// tb_fifo_writer: byte stream, handshake and overrun of the FIFO writer.
// Sets of eight random 16-bit values are loaded; the FIFO model accepts
// bytes with random recovery times and is sometimes held full. Every byte
// received must match channel order / little-endian order of the values,
// with no protocol error. A set sent while the chip never waits must take
// 9 cycles per byte; a load during sending must set `overrun` and be dropped.
`timescale 1ns / 1ps
module tb_fifo_writer;
  localparam int NC = 8;
  logic                 clk = 1'b0;
  logic                 rst_n;
  logic                 load;
  logic [NC-1:0][15:0]  values;
  logic                 txe_n, wr, busy, overrun, stall;
  logic [7:0]           data;
  int checks = 0, failures = 0;
  logic [7:0]           expect_q[$];

  fifo_writer dut (.clk(clk), .rst_n(rst_n), .load(load), .values(values),
                   .txe_n(txe_n), .data(data), .wr(wr), .busy(busy), .overrun(overrun));
  ft_fifo_model #(.RECOV_MIN(5), .RECOV_MAX(100)) u_ft (.stall(stall), .wr(wr), .data(data), .txe_n(txe_n));

  always #10 clk = ~clk;

  task automatic check(input bit ok, input string what);
    checks++;
    if (!ok) begin
      failures++;
      $display("FAIL %s at %0t", what, $time);
    end
  endtask

  initial begin
    #2ms;
    failures++;
    $display("TB_RESULT checks=%0d failures=%0d", checks, failures);
    $finish;
  end

  task automatic load_set();
    @(negedge clk);
    for (int c = 0; c < NC; c++) begin
      values[c] = 16'($urandom);
      expect_q.push_back(values[c][7:0]);
      expect_q.push_back(values[c][15:8]);
    end
    load = 1'b1;
    @(negedge clk);
    load = 1'b0;
    values = '0;   // the writer must have copied them
  endtask

  initial begin
    int t0, t1;
    rst_n = 1'b1;  // a falling edge, so the asynchronous resets fire
    #1 rst_n = 1'b0; load = 1'b0; stall = 1'b0; values = '0;
    repeat (2) @(negedge clk);
    rst_n = 1'b1;
    repeat (5) @(negedge clk);
    // 1: chip always ready after its recovery; timed
    load_set();
    t0 = int'($time);
    wait (!busy);
    t1 = int'($time);
    $display("set of 16 bytes took %0d cycles", (t1 - t0) / 20);
    // recovery up to 100 ns can add waiting: at least 9 cycles per byte
    check((t1 - t0) / 20 >= 16 * 9 - 1, "byte rate not above one per 9 cycles");
    // 2: host stalls in the middle of a set
    load_set();
    repeat (40) @(negedge clk);
    stall = 1'b1;
    repeat (300) @(negedge clk);
    check(busy, "writer waits while the chip is full");
    stall = 1'b0;
    wait (!busy);
    // 3: overrun, a load while busy is dropped
    check(!overrun, "no overrun yet");
    load_set();
    repeat (10) @(negedge clk);
    @(negedge clk);
    values = '1;
    load = 1'b1;
    @(negedge clk);
    load = 1'b0;
    wait (!busy);
    check(overrun, "overrun flagged");
    // 4: several more sets back to back, after each finishes
    for (int s = 0; s < 5; s++) begin
      load_set();
      wait (!busy);
    end
    repeat (20) @(negedge clk);
    check(u_ft.proto_errs == 0, "no write while txe_n high or short wr pulse");
    check(u_ft.nbytes == expect_q.size(), "byte count");
    for (int i = 0; i < expect_q.size() && i < u_ft.nbytes; i++)
      check(u_ft.mem[i] == expect_q[i], $sformatf("byte %0d: got %02x expected %02x", i, u_ft.mem[i], expect_q[i]));
    $display("TB_RESULT checks=%0d failures=%0d", checks, failures);
    $finish;
  end
endmodule
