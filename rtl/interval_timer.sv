// interval_timer: times the counting interval and produces the blind cycle.
//
// Every period_cycles master-clock cycles (50e6 / R for acquisition rate R)
// it raises `blind` for exactly one cycle. During that cycle the counting
// registers ignore their inputs; at the clock edge that ends it the counts are
// copied into the storage registers and the counting registers restart from
// zero (see count_channel). One blind cycle per interval is the published behaviour; it
// gives the active fraction T_active = T * (1 - R / 50 MHz).
//
// The interval length is sampled continuously: lowering it mid-interval ends
// the current interval as soon as the count reaches the new length. Values
// outside [MIN_PERIOD, MAX_PERIOD] are clamped; the defaults are the
// published range of counting times, 20 us (R = 50 kHz) to 1 s (R = 1 Hz).
//
// Timing: after reset the first blind cycle is the period_cycles-th cycle;
// blind is high in the cycle after the counter reaches period_cycles - 1;
// `stored_valid` is high in the cycle after blind (storage registers loaded).
`timescale 1ns / 1ps
module interval_timer #(
  parameter int unsigned PERIOD_W   = ccm_pkg::PERIOD_W,
  parameter int unsigned MIN_PERIOD = ccm_pkg::MIN_PERIOD,
  parameter int unsigned MAX_PERIOD = ccm_pkg::MAX_PERIOD
) (
  input  logic                clk,
  input  logic                rst_n,
  input  logic [PERIOD_W-1:0] period_cycles,
  output logic                blind,
  output logic                stored_valid
);
  logic [PERIOD_W-1:0] cnt;
  logic [PERIOD_W-1:0] period;

  always_comb begin
    if (period_cycles < PERIOD_W'(MIN_PERIOD))      period = PERIOD_W'(MIN_PERIOD);
    else if (period_cycles > PERIOD_W'(MAX_PERIOD)) period = PERIOD_W'(MAX_PERIOD);
    else                                            period = period_cycles;
  end

  always_ff @(posedge clk or negedge rst_n) begin
    if (!rst_n) begin
      cnt          <= '0;
      blind        <= 1'b0;
      stored_valid <= 1'b0;
    end else begin
      stored_valid <= blind;
      if (cnt >= period - 1'b1) begin
        cnt   <= '0;
        blind <= 1'b1;
      end else begin
        cnt   <= cnt + 1'b1;
        blind <= 1'b0;
      end
    end
  end

  // The blind cycle is a single master-clock cycle.
  a_blind_single: assert property (@(posedge clk) disable iff (!rst_n)
                                   blind |=> !blind);
endmodule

Problem description
Each entry above needs to be returned exactly as written.

Response to the exercise
// tb_fifo_writer: byte stream, handshake and overrun of the FIFO writer.
// Sets of eight random 16-bit values are loaded; the FIFO model accepts
// bytes with random recovery times and is sometimes held full. Every byte
// received must match channel order / little-endian order of the values,
// with no protocol error. A set sent while the chip never waits must take
// 9 cycles per byte; a load during sending must set `overrun` and be dropped.
`timescale 1ns / 1ps
module tb_fifo_writer;
  localparam int NC = 8;
  logic                 clk = 1'b0;
  logic                 rst_n;
  logic                 load;
  logic [NC-1:0][15:0]  values;
  logic                 txe_n, wr, busy, overrun, stall;
  logic [7:0]           data;
  int checks = 0, failures = 0;
  logic [7:0]           expect_q[$];

  fifo_writer dut (.clk(clk), .rst_n(rst_n), .load(load), .values(values),
                   .txe_n(txe_n), .data(data), .wr(wr), .busy(busy), .overrun(overrun));
  ft_fifo_model #(.RECOV_MIN(5), .RECOV_MAX(100)) u_ft (.stall(stall), .wr(wr), .data(data), .txe_n(txe_n));

  always #10 clk = ~clk;

  task automatic check(input bit ok, input string what);
    checks++;
    if (!ok) begin
      failures++;
      $display("FAIL %s at %0t", what, $time);
    end
  endtask

  initial begin
    #2ms;
    failures++;
    $display("TB_RESULT checks=%0d failures=%0d", checks, failures);
    $finish;
  end

  task automatic load_set();
    @(negedge clk);
    for (int c = 0; c < NC; c++) begin
      values[c] = 16'($urandom);
      expect_q.push_back(values[c][7:0]);
      expect_q.push_back(values[c][15:8]);
    end
    load = 1'b1;
    @(negedge clk);
    load = 1'b0;
    values = '0;   // the writer must have copied them
  endtask

  initial begin
    int t0, t1;
    rst_n = 1'b1;  // a falling edge, so the asynchronous resets fire
    #1 rst_n = 1'b0; load = 1'b0; stall = 1'b0; values = '0;
    repeat (2) @(negedge clk);
    rst_n = 1'b1;
    repeat (5) @(negedge clk);
    // 1: chip always ready after its recovery; timed
    load_set();
    t0 = int'($time);
    wait (!busy);
    t1 = int'($time);
    $display("set of 16 bytes took %0d cycles", (t1 - t0) / 20);
    // recovery up to 100 ns can add waiting: at least 9 cycles per byte
    check((t1 - t0) / 20 >= 16 * 9 - 1, "byte rate not above one per 9 cycles");
    // 2: host stalls in the middle of a set
    load_set();
    repeat (40) @(negedge clk);
    stall = 1'b1;
    repeat (300) @(negedge clk);
    check(busy, "writer waits while the chip is full");
    stall = 1'b0;
    wait (!busy);
    // 3: overrun, a load while busy is dropped
    check(!overrun, "no overrun yet");
    load_set();
    repeat (10) @(negedge clk);
    @(negedge clk);
    values = '1;
    load = 1'b1;
    @(negedge clk);
    load = 1'b0;
    wait (!busy);
    check(overrun, "overrun flagged");
    // 4: several more sets back to back, after each finishes
    for (int s = 0; s < 5; s++) begin
      load_set();
      wait (!busy);
    end
    repeat (20) @(negedge clk);
    check(u_ft.proto_errs == 0, "no write while txe_n high or short wr pulse");
    check(u_ft.nbytes == expect_q.size(), "byte count");
    for (int i = 0; i < expect_q.size() && i < u_ft.nbytes; i++)
      check(u_ft.mem[i] == expect_q[i], $sformatf("byte %0d: got %02x expected %02x", i, u_ft.mem[i], expect_q[i]));
    $display("TB_RESULT checks=%0d failures=%0d", checks, failures);
    $finish;
  end
endmodule
filename rtl/interval_timer.sv
// interval_timer: times the counting interval and produces the blind cycle.
//
// Every period_cycles master-clock cycles (50e6 / R for acquisition rate R)
// it raises `blind` for exactly one cycle. During that cycle the counting
// registers ignore their inputs; at the clock edge that ends it the counts are
// copied into the storage registers and the counting registers restart from
// zero (see count_channel). One blind cycle per interval is the published behaviour; it
// gives the active fraction T_active = T * (1 - R / 50 MHz).
//
// The interval length is sampled continuously: lowering it mid-interval ends
// the current interval as soon as the count reaches the new length. Values
// outside [MIN_PERIOD, MAX_PERIOD] are clamped; the defaults are the
// published range of counting times, 20 us (R = 50 kHz) to 1 s (R = 1 Hz).
//
// Timing: after reset the first blind cycle is the period_cycles-th cycle;
// blind is high in the cycle after the counter reaches period_cycles - 1;
// `stored_valid` is high in the cycle after blind (storage registers loaded).
`timescale 1ns / 1ps
module interval_timer #(
  parameter int unsigned PERIOD_W   = ccm_pkg::PERIOD_W,
  parameter int unsigned MIN_PERIOD = ccm_pkg::MIN_PERIOD,
  parameter int unsigned MAX_PERIOD = ccm_pkg::MAX_PERIOD
) (
  input  logic                clk,
  input  logic                rst_n,
  input  logic [PERIOD_W-1:0] period_cycles,
  output logic                blind,
  output logic                stored_valid
);
  logic [PERIOD_W-1:0] cnt;
  logic [PERIOD_W-1:0] period;

  always_comb begin
    if (period_cycles < PERIOD_W'(MIN_PERIOD))      period = PERIOD_W'(MIN_PERIOD);
    else if (period_cycles > PERIOD_W'(MAX_PERIOD)) period = PERIOD_W'(MAX_PERIOD);
    else                                            period = period_cycles;
  end

  always_ff @(posedge clk or negedge rst_n) begin
    if (!rst_n) begin
      cnt          <= '0;
      blind        <= 1'b0;
      stored_valid <= 1'b0;
    end else begin
      stored_valid <= blind;
      if (cnt >= period - 1'b1) begin
        cnt   <= '0;
        blind <= 1'b1;
      end else begin
        cnt   <= cnt + 1'b1;
        blind <= 1'b0;
      end
    end
  end

  // The blind cycle is a single master-clock cycle.
  a_blind_single: assert property (@(posedge clk) disable iff (!rst_n)
                                   blind |=> !blind);
endmodule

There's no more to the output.